Print nothing but the lines below starting at the line that holds "repository design-and-implementation-of-rtl-5dfe64" and ending at the line that holds "clock enable; each", including both, each exactly as written.

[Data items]
'''

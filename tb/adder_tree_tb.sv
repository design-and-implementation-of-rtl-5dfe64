`timescale 1ns/1ps
// Testbench of adder_tree: two trees (9 and 5 operands, i.e. padded and
// non-power-of-two) get random operands and a random clock enable; each
// output is compared with the sum of the operands given LAT enabled cycles
// earlier, which also checks the latency of clog2(N) cycles.
// The expected values are computed in the testbench itself; the stimulus and
// the sizes are this testbench's own choice.
module adder_tree_tb;
  logic clk = 0;
  always #5 clk = ~clk;
  int checks = 0, failures = 0;

  localparam int N1 = 9, IW1 = 35, OW1 = IW1 + 4, L1 = 4;
  localparam int N2 = 5, IW2 = 12, OW2 = IW2 + 3, L2 = 3;

  logic ce;
  logic [N1-1:0][IW1-1:0] d1;
  logic [N2-1:0][IW2-1:0] d2;
  logic [OW1-1:0] s1;
  logic [OW2-1:0] s2;

  adder_tree #(.N(N1), .IW(IW1), .OW(OW1)) u1 (.clk(clk), .ce(ce), .din(d1), .sum(s1));
  adder_tree #(.N(N2), .IW(IW2), .OW(OW2)) u2 (.clk(clk), .ce(ce), .din(d2), .sum(s2));

  longint q1[$], q2[$];

  always @(posedge clk) begin
    longint t1, t2;
    if (ce) begin
      t1 = 0; t2 = 0;
      for (int i = 0; i < N1; i++) t1 += longint'(d1[i]);
      for (int i = 0; i < N2; i++) t2 += longint'(d2[i]);
      q1.push_back(t1); q2.push_back(t2);
      if (q1.size() > L1) void'(q1.pop_front());
      if (q2.size() > L2) void'(q2.pop_front());
    end
  end

  initial begin
    #100000;
    failures++;
    $display("TB_RESULT checks=%0d failures=%0d", checks, failures);
    $finish;
  end

  initial begin
    ce = 0; d1 = '0; d2 = '0;
    for (int cyc = 0; cyc < 2000; cyc++) begin
      @(negedge clk);
      if (q1.size() == L1) begin
        checks++;
        if (longint'(s1) != q1[0]) begin
          failures++;
          if (failures < 5) $display("FAIL N=9 got %0d exp %0d", s1, q1[0]);
        end
      end
      if (q2.size() == L2) begin
        checks++;
        if (longint'(s2) != q2[0]) begin
          failures++;
          if (failures < 5) $display("FAIL N=5 got %0d exp %0d", s2, q2[0]);
        end
      end
      ce = (cyc < 20) ? 1'b1 : ($urandom_range(0, 3) != 0);
      for (int i = 0; i < N1; i++) d1[i] = (cyc % 97 == 5) ? '1 : {$urandom, $urandom};
      for (int i = 0; i < N2; i++) d2[i] = IW2'($urandom);
    end
    $display("TB_RESULT checks=%0d failures=%0d", checks, failures);
    $finish;
  end
endmodule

'''

Solution
repository design-and-implementation-of-rtl-5dfe64
`timescale 1ns/1ps
// Testbench of adder_tree: two trees (9 and 5 operands, i.e. padded and
// non-power-of-two) get random operands and a random clock enable; each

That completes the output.